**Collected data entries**
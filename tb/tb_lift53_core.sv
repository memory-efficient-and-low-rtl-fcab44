// tb_lift53_core: runs lines of several lengths through the lifting step,
// the state held in testbench registers, and compares every emitted low/high
// pair with the reference lifting. Lines follow each other directly, so the
// last pair of each line is produced by the 'first' step of the next one; a
// final all-zero line flushes the last. Includes extreme-value lines.
module tb_lift53_core;
  localparam int W = 8;
  logic clk = 0;
  logic first;
  logic signed [W-1:0] a, b;
  logic signed [W+2:0] p_st, q_st, p_nx, q_nx;
  logic signed [W:0] s_o, d_o;
  int checks = 0, failures = 0;

  lift53_core #(.W(W)) dut (.first, .a, .b, .p_st, .q_st, .s_o, .d_o, .p_nx, .q_nx);

  always #5 clk = ~clk;

  initial begin
    #10000000;
    failures++;
    $display("TB_RESULT checks=%0d failures=%0d", checks, failures);
    $finish;
  end

  initial begin
    dwt_ref_pkg::line_t x, s, d, ps, pd;
    bit have_prev;
    int plen;
    have_prev = 0;
    p_st = (W+3)'(dwt_pkg::P_INIT);
    q_st = (W+3)'(dwt_pkg::Q_INIT);
    for (int ln = 0; ln < 41; ln++) begin
      int len;
      len = (ln == 40) ? 2 : 2 * (1 + (ln % 9));
      x = new[len];
      for (int i = 0; i < len; i++) begin
        case (ln % 5)
          0: x[i] = (i % 2) ? 127 : -128;
          1: x[i] = (i % 2) ? -128 : 127;
          default: x[i] = $signed(8'($urandom));
        endcase
        if (ln == 40) x[i] = 0;
      end
      dwt_ref_pkg::lift_line(x, s, d);
      for (int k = 0; k < len/2; k++) begin
        first = (k == 0);
        a = W'(x[2*k]);
        b = W'(x[2*k+1]);
        #1;
        if (k == 0) begin
          if (have_prev) begin
            checks += 2;
            if (s_o != ps[plen-1] || d_o != pd[plen-1]) begin
              failures++;
              $display("line %0d flush: got %0d %0d exp %0d %0d", ln, s_o, d_o, ps[plen-1], pd[plen-1]);
            end
          end
        end else begin
          checks += 2;
          if (s_o != s[k-1] || d_o != d[k-1]) begin
            failures++;
            $display("line %0d k %0d: got %0d %0d exp %0d %0d", ln, k, s_o, d_o, s[k-1], d[k-1]);
          end
        end
        @(posedge clk);
        p_st = p_nx;
        q_st = q_nx;
      end
      have_prev = 1;
      ps = s; pd = d; plen = len / 2;
    end
    $display("TB_RESULT checks=%0d failures=%0d", checks, failures);
    $finish;
  end
endmodule
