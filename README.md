# 9600-baud UART transmitter for the DE2-115 board

A minimal serial link from an FPGA to a PC: the FPGA sends bytes over a
single wire (plus ground) using the asynchronous serial format that every PC
COM port and USB-serial adapter understands. The design is a UART transmitter
running on the DE2-115's 50 MHz clock at 9600 baud, 8 data bits, no parity and
one stop bit (8N1). Its output, `UART_TXD`, leaves the FPGA on pin G9, passes
through the board's RS-232 transceiver (U1, a ZT3232, input T1IN pin 11,
output T1OUT pin 14) and reaches the DB9 connector J6. A terminal program on
the PC set to 9600 8N1 receives the bytes.

The receive line and the handshake lines of the board's UART port
(`UART_RXD` on G12, `UART_RTS` on J13, `UART_CTS` on G14) are not used.

## The serial frame

The line idles high. Each byte is sent as ten bits of equal length:

| bit period | 0     | 1..8                    | 9    |
|------------|-------|-------------------------|------|
| line       | 0     | data[0] .. data[7]      | 1    |
|            | start | least significant first | stop |

The receiver needs no clock from the transmitter; it only has to agree on the
bit length. At 9600 baud a bit lasts 1/9600 s, about 104.2 µs.

## Making 9600 baud from 50 MHz

There is no 9600 Hz clock on the board. Instead a counter counts 50 MHz cycles:

    cycles per bit = 50,000,000 / 9600 = 5208.33  ->  5208

`uart_baud_gen` counts 0 .. 5207 and wraps, and raises `tick` for the one
cycle in which it holds 5207. Everything else runs on the 50 MHz clock and only
changes state in cycles where `tick` is high, so there is a single clock domain
and no derived clock. Rounding 5208.33 down to 5208 gives 9600.6 baud, 0.006 %
fast, far inside what any UART receiver tolerates.

The number of cycles is derived from two parameters, `CLK_FREQ_HZ` and
`BAUD_RATE` (rounded to the nearest integer), or can be set directly with
`CLKS_PER_BIT`.

## The transmitter and its timing

`uart_tx` holds a two-state controller, a 10-bit shift register and a bit
counter. At each bit boundary (`tick`):

- **idle**: the line is 1. If `transmit` is high, the register is loaded with
  `{1, data, 0}` (stop, byte, start) and the controller moves to **send**.
- **send**: the line is the register's rightmost bit. While the bit counter is
  below 9 the register shifts right by one and the counter counts up; at 9 the
  stop bit has had its full period, so the counter is cleared and the
  controller returns to **idle**.

Points that matter when using it:

- `transmit` is a level, not a strobe. It is looked at only at bit boundaries,
  so a frame starts 1 to 5208 clock cycles after `transmit` goes high, and a
  pulse on `transmit` shorter than a bit period may be missed. Hold it high
  until the frame has started (the line falls) and drop it before the frame
  ends if only one byte is wanted.
- `data` is sampled once, at the boundary where the frame is loaded. It may
  change as soon as the start bit is on the line.
- While `transmit` stays high, frames follow one another with one extra idle
  bit period between them: one frame per 11 bit periods (57,288 cycles), about
  873 bytes per second. Each new frame takes whatever `data` holds at its load.
- There is no busy or ready output. A frame is finished 10 bit periods after
  the line's falling start edge.
- `rst` (synchronous, active high) returns to idle at the next clock edge, so
  a frame in flight is cut off and the line goes high at once.
- `txd` is decoded from registers (state and shift register) without an extra
  output flip-flop.

## Modules

| file | what it is |
|------|-----------|
| `rtl/uart_pkg.sv` | package: default clock and baud rate, controller state type, `clks_per_bit()` |
| `rtl/uart_baud_gen.sv` | bit-rate enable: one `tick` every `CLKS_PER_BIT` cycles |
| `rtl/uart_tx.sv` | 8N1 transmitter: controller, shift register, bit counter; instantiates `uart_baud_gen` |
| `rtl/de2_115_uart_top.sv` | board top: `CLOCK_50`, `reset`, `transmit`, `data[7:0]` in, `UART_TXD` out |

Parameters of `uart_tx` (defaults): `CLK_FREQ_HZ` = 50,000,000,
`BAUD_RATE` = 9600, `CLKS_PER_BIT` = derived (5208), `DATA_BITS` = 8 (7 also
works; parity is not implemented). The top has no parameters.

For the board, assign `UART_TXD` to PIN_G9 (3.3 V) and the 50 MHz clock to
`CLOCK_50`. Where `reset`, `transmit` and `data` come from (push-buttons,
switches or other logic) is up to the user; if they come from switches or
buttons, note that `reset` is active high and that the inputs are used
without synchronisers, as in the original design.

## How far it follows the original, and where it departs

Taken from the original design: the 50 MHz clock, 9600 baud, the 8N1 frame,
the cycle-counting divider and the figure of 5208 cycles, the two-state
controller with its load / shift / clear operations, the frame register
`{1, data, 0}` shifted right, sampling of `transmit` at bit boundaries only,
the synchronous reset, and the pin of `UART_TXD`.

Choices of this implementation:

- **Bit length of exactly 5208 cycles.** The original's counter compares
  `>= 5208` and then restarts from 0, which makes a bit 5209 cycles long
  (9598.8 baud), while its own arithmetic asks for 5208. This design uses 5208.
  Both are well within tolerance; the difference is one clock cycle per bit.
- The divider is its own module producing an enable pulse, and the counters are
  only as wide as they need to be (13 and 4 bits instead of 32 and 5).
- The stop bit comes out of the shift register rather than from a default
  assignment; the waveform on the line is the same.
- Parameters for clock, baud rate and data width; a package for the shared
  constants and the state type; assertions on the bit counter and the start
  bit.

Not included: the RS-232 transceiver chip (an analog level translator on the
board) and the PC-side terminal program. The testbenches contain their own
receiver in place of the PC.

## Simulation

Three self-checking testbenches, each printing
`TB_RESULT checks=N failures=M` at the end:

- `tb/tb_uart_baud_gen.sv`: tick period of 5208 cycles at the default size,
  one-cycle pulse, restart after reset.
- `tb/tb_uart_tx.sv`: the transmitter with a 16-cycle bit (parameter
  override) so that over 80 random bytes can be sent. Every cycle of every bit
  is compared with the expected frame; it also checks the start latency
  (1..16 cycles), the 11-bit-period spacing of back-to-back frames, that `data`
  is sampled only at load, idle after `transmit` falls, and a mid-frame reset.
- `tb/tb_de2_115_uart_top.sv`: the board top at its real parameters (5208
  cycles per bit). A receiver in the testbench samples each bit in its middle,
  as a PC's UART would, and a monitor checks that every line edge falls on the
  5208-cycle grid of its frame. It counts each mechanism (frame from idle,
  back-to-back frames, return to idle, mid-frame reset) and fails if one never
  happened. It simulates about 0.4 M cycles, in well under a second.

With Verilator 5:

    verilator --binary --timing --assert -Irtl -Itb -y rtl +libext+.sv \
        --top-module tb_de2_115_uart_top rtl/uart_pkg.sv tb/tb_de2_115_uart_top.sv
    ./obj_dir/Vtb_de2_115_uart_top

Replace the top module and file name to run the other two.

**Work required**
Copy exactly the lines that run from the first line of the data to the line containing "next one; a", please, with both ends included and nothing else.

**Solution**
filename tb/tb_lift53_core.sv
repository memory-efficient-and-low-rtl-fcab44
// tb_lift53_core: runs lines of several lengths through the lifting step,
// the state held in testbench registers, and compares every emitted low/high
// pair with the reference lifting. Lines follow each other directly, so the
// last pair of each line is produced by the 'first' step of the next one; a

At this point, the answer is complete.